**WORK TASK:** After locating the line that contains "kbd_loader - plays" in the data below, set down exactly that line and each one after it through the line that contains "acknowledge (PB7 high)", and nothing more.

**ENTRIES SUPPLIED:**
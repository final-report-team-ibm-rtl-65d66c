// dma_page_reg - the 74LS670 4 x 4 register file that supplies address bits
// A19..A16 during DMA transfers (the 8237 itself only counts 16 bits).
//
// The CPU writes a page with OUT to ports 0x80-0x83 (wr strobe, index from
// XA1..XA0, data XD3..XD0).  During a transfer the read index is formed from
// the DACK2 and DACK3 lines, {DACK2#, DACK3#}, so channel 2 reads entry 1
// (port 0x81), channel 3 entry 2 (0x82) and channels 0 and 1 entry 3 (0x83).
// That index wiring follows the PC's port assignment for the DMA pages; the
// register file has no read-back to the CPU, as on the motherboard.
module dma_page_reg (
  input  logic       clk,      // board clock
  input  logic       rst,      // reset
  input  logic       wr,       // write strobe (WRT DMA PG REG)
  input  logic [1:0] wa,       // write index XA1..XA0
  input  logic [3:0] din,      // XD3..XD0
  input  logic       dack2_n,  // DACK2, active low
  input  logic       dack3_n,  // DACK3, active low
  output logic [3:0] page      // A19..A16 for the current transfer
);

  logic [3:0] regs [4];

  always_ff @(posedge clk) begin
    if (rst) begin
      for (int i = 0; i < 4; i++) regs[i] <= 4'h0;
    end else if (wr) begin
      regs[wa] <= din;
    end
  end

  assign page = regs[{dack2_n, dack3_n}];

endmodule
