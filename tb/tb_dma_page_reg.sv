// tb_dma_page_reg - writes the four page registers and checks that the
// register chosen by the DACK2#/DACK3# pair drives A19..A16: index 0 while
// both are low (unused), 1 for DACK2# low (channel 3 active), 2 for DACK3#
// low (channel 2 active) and 3 when neither is active (channels 0 and 1).
// The expected values are worked out here from the behaviour of the PC part
// described above; the stimulus, the random choices and the sizes are this
// testbench's own.
module tb_dma_page_reg;
  logic clk = 1'b0;
  always #5 clk = ~clk;

  logic rst = 1'b1, wr = 1'b0, dack2_n = 1'b1, dack3_n = 1'b1;
  logic [1:0] wa = '0;
  logic [3:0] din = '0, page;
  logic [3:0] model [4];
  int checks = 0, failures = 0;

  dma_page_reg dut (.*);

  task automatic check(input bit cond, input string msg);
    checks++;
    if (!cond) begin failures++; $display("FAIL: %s", msg); end
  endtask

  initial begin
    repeat (3) @(posedge clk); #1 rst = 0;
    for (int i = 0; i < 4; i++) model[i] = 4'h0;
    for (int n = 0; n < 40; n++) begin
      @(posedge clk); #1 wr = 1; wa = 2'($urandom); din = 4'($urandom);
      model[wa] = din;
      @(posedge clk); #1 wr = 0;
      for (int k = 0; k < 4; k++) begin
        {dack2_n, dack3_n} = 2'(k); #1;
        check(page == model[k], $sformatf("page for DACK2#/DACK3# = %b", 2'(k)));
      end
    end
    $display("TB_RESULT checks=%0d failures=%0d", checks, failures);
    $finish;
  end

  initial begin
    repeat (2000) @(posedge clk);
    failures++;
    $display("TB_RESULT checks=%0d failures=%0d", checks, failures);
    $finish;
  end
endmodule
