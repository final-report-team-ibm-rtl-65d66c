// kbd_loader - plays a stored list of set-1 keystrokes into the keyboard path,
// so that a BASIC program can be "typed" into the interpreter at the press of
// a button.
//
// The keystroke memory (DEPTH bytes) is written through the prog_* port before
// use.  After a press of `start` the FSM repeats, for each of num_keys codes:
//   WAIT_IDLE  wait until the keyboard receiver is idle (kbd_busy = 0)
//   SEND       inject the code as if it came from the keyboard (inj_stb)
//   WAIT_ACK   wait for the processor's acknowledge (PB7 high)
//   GAP        count GAP_CYCLES board cycles, so that the BIOS keyboard buffer
//              is not overrun, then move to the next code
// and returns to idle when all have been sent.  The gap length is a
// calibration value; the default here (5 ms) is this design's choice.
module kbd_loader #(
  parameter int unsigned DEPTH      = 4096,    // keystroke memory size
  parameter int unsigned GAP_CYCLES = 500000   // pause after each acknowledge
) (
  input  logic                     clk,        // board clock
  input  logic                     rst,        // reset
  input  logic                     start,      // front-panel button
  input  logic [$clog2(DEPTH):0]   num_keys,   // number of keystrokes to send
  input  logic                     kbd_busy,   // keyboard receiver not idle
  input  logic                     ack,        // PB7 acknowledge from the CPU
  output logic                     inj_stb,    // inject strobe to the receiver
  output logic [7:0]               inj_code,   // code to inject
  output logic                     active,     // a load is in progress
  input  logic                     prog_we,    // keystroke memory write
  input  logic [$clog2(DEPTH)-1:0] prog_addr,  // keystroke memory address
  input  logic [7:0]               prog_data   // keystroke memory data
);

  typedef enum logic [2:0] {L_IDLE, L_WAIT_IDLE, L_SEND, L_WAIT_ACK, L_GAP} lstate_t;
  lstate_t state;

  logic [7:0]                 mem [DEPTH];
  logic [$clog2(DEPTH):0]     idx;
  logic [$clog2(GAP_CYCLES+1)-1:0] gap;
  logic [7:0]                 code_q;

  always_ff @(posedge clk) begin
    if (prog_we) mem[prog_addr] <= prog_data;
    code_q <= mem[idx[$clog2(DEPTH)-1:0]];
  end

  always_ff @(posedge clk) begin
    if (rst) begin
      state <= L_IDLE; idx <= '0; gap <= '0; inj_stb <= 1'b0; inj_code <= '0;
    end else begin
      inj_stb <= 1'b0;
      unique case (state)
        L_IDLE:      if (start && num_keys != 0) begin
                       idx   <= '0;
                       state <= L_WAIT_IDLE;
                     end
        L_WAIT_IDLE: if (!kbd_busy && !ack) state <= L_SEND;
        L_SEND:      begin
                       inj_stb  <= 1'b1;
                       inj_code <= code_q;
                       state    <= L_WAIT_ACK;
                     end
        L_WAIT_ACK:  if (ack) begin
                       gap   <= '0;
                       state <= L_GAP;
                     end
        L_GAP:       if (32'(gap) >= GAP_CYCLES) begin
                       if (idx + 1'b1 == num_keys) state <= L_IDLE;
                       else                        state <= L_WAIT_IDLE;
                       idx <= idx + 1'b1;
                     end else begin
                       gap <= gap + 1'b1;
                     end
        default:     state <= L_IDLE;
      endcase
    end
  end

  assign active = (state != L_IDLE);

endmodule
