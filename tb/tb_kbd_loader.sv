// tb_kbd_loader - stores a short list of set-1 codes in the loader, presses
// start and plays the keyboard receiver and the processor: a code injected by
// the loader makes the model busy, the model acknowledges it some cycles
// later and then goes idle.  Checks that the codes arrive in order, one at a
// time, never while the receiver is busy, that the loader waits GAP_CYCLES
// after each acknowledge, and that it stops after num_keys codes.
// The expected values are worked out here from the behaviour of the PC part
// described above; the stimulus, the random choices and the sizes are this
// testbench's own.
module tb_kbd_loader;
  localparam int unsigned DEPTH = 16, GAP = 30;
  logic clk = 1'b0;
  always #5 clk = ~clk;

  logic rst = 1'b1, start = 1'b0, kbd_busy = 1'b0, ack = 1'b0, prog_we = 1'b0;
  logic [4:0] num_keys = '0;
  logic inj_stb, active;
  logic [7:0] inj_code, prog_data = '0;
  logic [3:0] prog_addr = '0;
  int checks = 0, failures = 0;

  kbd_loader #(.DEPTH(DEPTH), .GAP_CYCLES(GAP)) dut (.*);

  task automatic check(input bit cond, input string msg);
    checks++;
    if (!cond) begin failures++; $display("FAIL: %s", msg); end
  endtask

  logic [7:0] codes [5] = '{8'h1E, 8'h9E, 8'h30, 8'hB0, 8'h1C};
  logic [7:0] got [$];
  int unsigned now = 0, ack_time = 0, min_gap = 1000000;
  always_ff @(posedge clk) now <= now + 1;

  // receiver + processor model
  initial begin
    forever begin
      @(posedge clk);
      if (inj_stb && !rst) begin
        check(!kbd_busy, "no injection while busy");
        if (ack_time != 0 && now - ack_time < min_gap) min_gap = now - ack_time;
        got.push_back(inj_code);
        #1 kbd_busy = 1;
        repeat (25) @(posedge clk);
        #1 ack = 1; ack_time = now;
        repeat (4) @(posedge clk);
        #1 ack = 0; kbd_busy = 0;
      end
    end
  end

  initial begin
    repeat (3) @(posedge clk); #1 rst = 0;
    for (int i = 0; i < 5; i++) begin
      @(posedge clk); #1 prog_we = 1; prog_addr = 4'(i); prog_data = codes[i];
    end
    @(posedge clk); #1 prog_we = 0; num_keys = 5'd5;
    check(!active, "idle before start");
    @(posedge clk); #1 start = 1; @(posedge clk); #1 start = 0;
    @(posedge clk); check(active, "active after start");
    wait (!active);
    repeat (200) @(posedge clk);
    check(got.size() == 5, $sformatf("%0d codes sent", got.size()));
    for (int i = 0; i < 5 && i < got.size(); i++)
      check(got[i] == codes[i], $sformatf("code %0d: %h", i, got[i]));
    check(min_gap >= GAP, $sformatf("gap after acknowledge %0d cycles", min_gap));
    $display("TB_RESULT checks=%0d failures=%0d", checks, failures);
    $finish;
  end

  initial begin
    repeat (5000) @(posedge clk);
    failures++;
    $display("TB_RESULT checks=%0d failures=%0d", checks, failures);
    $finish;
  end
endmodule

**SOLUTION:**
// kbd_loader - plays a stored list of set-1 keystrokes into the keyboard path,
// so that a BASIC program can be "typed" into the interpreter at the press of
// a button.
//
// The keystroke memory (DEPTH bytes) is written through the prog_* port before
// use.  After a press of `start` the FSM repeats, for each of num_keys codes:
//   WAIT_IDLE  wait until the keyboard receiver is idle (kbd_busy = 0)
//   SEND       inject the code as if it came from the keyboard (inj_stb)
//   WAIT_ACK   wait for the processor's acknowledge (PB7 high)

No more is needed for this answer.